Segment Open

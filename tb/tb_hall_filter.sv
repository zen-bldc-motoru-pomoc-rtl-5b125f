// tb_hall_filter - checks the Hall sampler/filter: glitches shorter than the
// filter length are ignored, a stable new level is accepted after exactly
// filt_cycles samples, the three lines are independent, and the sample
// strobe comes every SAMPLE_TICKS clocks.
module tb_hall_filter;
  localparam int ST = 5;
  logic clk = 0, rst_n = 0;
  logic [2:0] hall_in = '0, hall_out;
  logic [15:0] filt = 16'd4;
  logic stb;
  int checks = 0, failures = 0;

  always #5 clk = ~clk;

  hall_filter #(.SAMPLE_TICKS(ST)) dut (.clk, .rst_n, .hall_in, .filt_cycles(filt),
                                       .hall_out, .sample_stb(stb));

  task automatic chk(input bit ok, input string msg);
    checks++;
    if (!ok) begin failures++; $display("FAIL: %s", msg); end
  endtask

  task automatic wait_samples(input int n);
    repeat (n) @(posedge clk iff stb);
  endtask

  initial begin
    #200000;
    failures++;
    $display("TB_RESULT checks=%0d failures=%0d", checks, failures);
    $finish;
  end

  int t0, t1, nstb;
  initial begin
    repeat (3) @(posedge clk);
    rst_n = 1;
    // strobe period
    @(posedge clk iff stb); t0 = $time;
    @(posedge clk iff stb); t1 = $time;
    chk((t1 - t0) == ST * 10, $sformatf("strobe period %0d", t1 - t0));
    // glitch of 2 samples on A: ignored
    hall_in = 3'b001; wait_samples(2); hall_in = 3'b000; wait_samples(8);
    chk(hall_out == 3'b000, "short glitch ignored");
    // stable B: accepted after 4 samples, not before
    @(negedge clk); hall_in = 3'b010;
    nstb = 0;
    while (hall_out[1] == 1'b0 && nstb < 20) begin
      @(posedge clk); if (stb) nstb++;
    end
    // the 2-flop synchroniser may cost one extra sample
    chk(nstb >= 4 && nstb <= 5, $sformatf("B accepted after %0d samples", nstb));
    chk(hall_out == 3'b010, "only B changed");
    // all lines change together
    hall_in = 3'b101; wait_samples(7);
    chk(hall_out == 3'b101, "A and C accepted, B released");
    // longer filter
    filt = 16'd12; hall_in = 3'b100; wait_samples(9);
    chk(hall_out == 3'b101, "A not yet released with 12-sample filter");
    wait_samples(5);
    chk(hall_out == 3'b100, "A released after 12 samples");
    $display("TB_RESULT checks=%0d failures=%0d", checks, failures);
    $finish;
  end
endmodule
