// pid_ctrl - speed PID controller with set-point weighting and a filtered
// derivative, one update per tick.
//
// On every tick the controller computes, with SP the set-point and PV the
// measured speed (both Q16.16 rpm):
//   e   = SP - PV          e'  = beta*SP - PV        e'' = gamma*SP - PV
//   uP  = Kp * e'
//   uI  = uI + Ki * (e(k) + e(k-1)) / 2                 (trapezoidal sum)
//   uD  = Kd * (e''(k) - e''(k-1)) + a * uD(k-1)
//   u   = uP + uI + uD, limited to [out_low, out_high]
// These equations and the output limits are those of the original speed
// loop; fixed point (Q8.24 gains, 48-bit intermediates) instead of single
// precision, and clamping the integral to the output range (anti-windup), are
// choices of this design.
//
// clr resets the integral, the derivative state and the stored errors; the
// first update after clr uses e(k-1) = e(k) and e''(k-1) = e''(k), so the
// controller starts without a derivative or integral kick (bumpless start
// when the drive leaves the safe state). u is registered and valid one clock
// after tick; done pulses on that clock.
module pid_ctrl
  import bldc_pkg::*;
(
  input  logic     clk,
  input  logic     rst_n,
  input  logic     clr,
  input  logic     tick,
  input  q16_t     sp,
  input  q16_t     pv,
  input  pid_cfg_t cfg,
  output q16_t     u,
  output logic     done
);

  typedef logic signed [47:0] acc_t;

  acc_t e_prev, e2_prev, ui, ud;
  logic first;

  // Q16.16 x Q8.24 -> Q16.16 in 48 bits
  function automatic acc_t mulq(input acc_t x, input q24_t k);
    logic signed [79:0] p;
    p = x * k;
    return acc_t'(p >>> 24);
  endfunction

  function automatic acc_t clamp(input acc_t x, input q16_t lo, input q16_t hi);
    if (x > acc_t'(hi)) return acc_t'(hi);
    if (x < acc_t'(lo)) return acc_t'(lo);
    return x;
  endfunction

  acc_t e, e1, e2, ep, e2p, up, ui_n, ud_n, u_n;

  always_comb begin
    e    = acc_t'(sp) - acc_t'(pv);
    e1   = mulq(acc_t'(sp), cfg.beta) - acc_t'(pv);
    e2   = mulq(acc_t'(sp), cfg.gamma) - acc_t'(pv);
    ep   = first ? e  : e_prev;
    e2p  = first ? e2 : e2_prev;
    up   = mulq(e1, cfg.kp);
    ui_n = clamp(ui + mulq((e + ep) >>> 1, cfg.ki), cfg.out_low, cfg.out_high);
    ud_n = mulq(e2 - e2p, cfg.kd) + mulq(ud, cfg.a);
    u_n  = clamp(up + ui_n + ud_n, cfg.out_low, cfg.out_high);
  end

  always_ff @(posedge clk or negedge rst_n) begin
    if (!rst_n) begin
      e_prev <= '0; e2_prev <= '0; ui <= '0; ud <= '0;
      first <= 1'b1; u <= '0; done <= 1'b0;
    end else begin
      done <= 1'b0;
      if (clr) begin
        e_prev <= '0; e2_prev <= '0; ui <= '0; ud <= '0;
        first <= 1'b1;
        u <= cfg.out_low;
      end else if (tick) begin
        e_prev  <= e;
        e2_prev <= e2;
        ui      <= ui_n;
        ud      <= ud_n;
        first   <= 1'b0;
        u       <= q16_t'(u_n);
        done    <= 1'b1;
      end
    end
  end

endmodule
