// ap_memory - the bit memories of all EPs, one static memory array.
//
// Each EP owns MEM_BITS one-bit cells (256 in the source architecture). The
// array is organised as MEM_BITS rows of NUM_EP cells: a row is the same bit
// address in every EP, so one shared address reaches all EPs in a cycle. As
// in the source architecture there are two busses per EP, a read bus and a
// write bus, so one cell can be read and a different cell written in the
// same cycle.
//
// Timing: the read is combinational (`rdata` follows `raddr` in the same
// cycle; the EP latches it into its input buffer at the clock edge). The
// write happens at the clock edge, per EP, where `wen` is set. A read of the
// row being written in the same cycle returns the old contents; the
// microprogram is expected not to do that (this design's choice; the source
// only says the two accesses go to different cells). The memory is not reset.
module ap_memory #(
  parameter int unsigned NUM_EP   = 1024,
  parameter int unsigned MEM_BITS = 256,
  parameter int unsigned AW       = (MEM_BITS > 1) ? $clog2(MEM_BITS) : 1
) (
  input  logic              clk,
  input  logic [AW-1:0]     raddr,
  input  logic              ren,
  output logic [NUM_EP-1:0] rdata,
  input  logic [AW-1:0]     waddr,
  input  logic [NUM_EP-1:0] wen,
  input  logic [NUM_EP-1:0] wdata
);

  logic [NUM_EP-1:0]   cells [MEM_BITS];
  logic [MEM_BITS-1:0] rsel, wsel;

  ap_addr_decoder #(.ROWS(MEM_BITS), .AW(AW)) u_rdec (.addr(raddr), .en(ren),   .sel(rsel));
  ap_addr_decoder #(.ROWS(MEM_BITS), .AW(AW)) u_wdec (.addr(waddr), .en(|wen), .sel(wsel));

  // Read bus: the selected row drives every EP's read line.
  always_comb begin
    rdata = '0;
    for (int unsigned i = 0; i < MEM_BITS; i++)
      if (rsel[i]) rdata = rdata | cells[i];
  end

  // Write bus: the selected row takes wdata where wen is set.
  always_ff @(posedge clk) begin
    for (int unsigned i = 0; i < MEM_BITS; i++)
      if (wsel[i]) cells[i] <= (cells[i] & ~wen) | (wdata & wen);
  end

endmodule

Segment Closed

- **Exercise instructions**:
Wherever a line above contains "every", copy that line.

- **Solution for this task**:
// strobe comes every SAMPLE_TICKS clocks.
// On every tick the controller computes, with SP the set-point and PV the
// address in every EP, so one shared address reaches all EPs in a cycle. As
  // Read bus: the selected row drives every EP's read line.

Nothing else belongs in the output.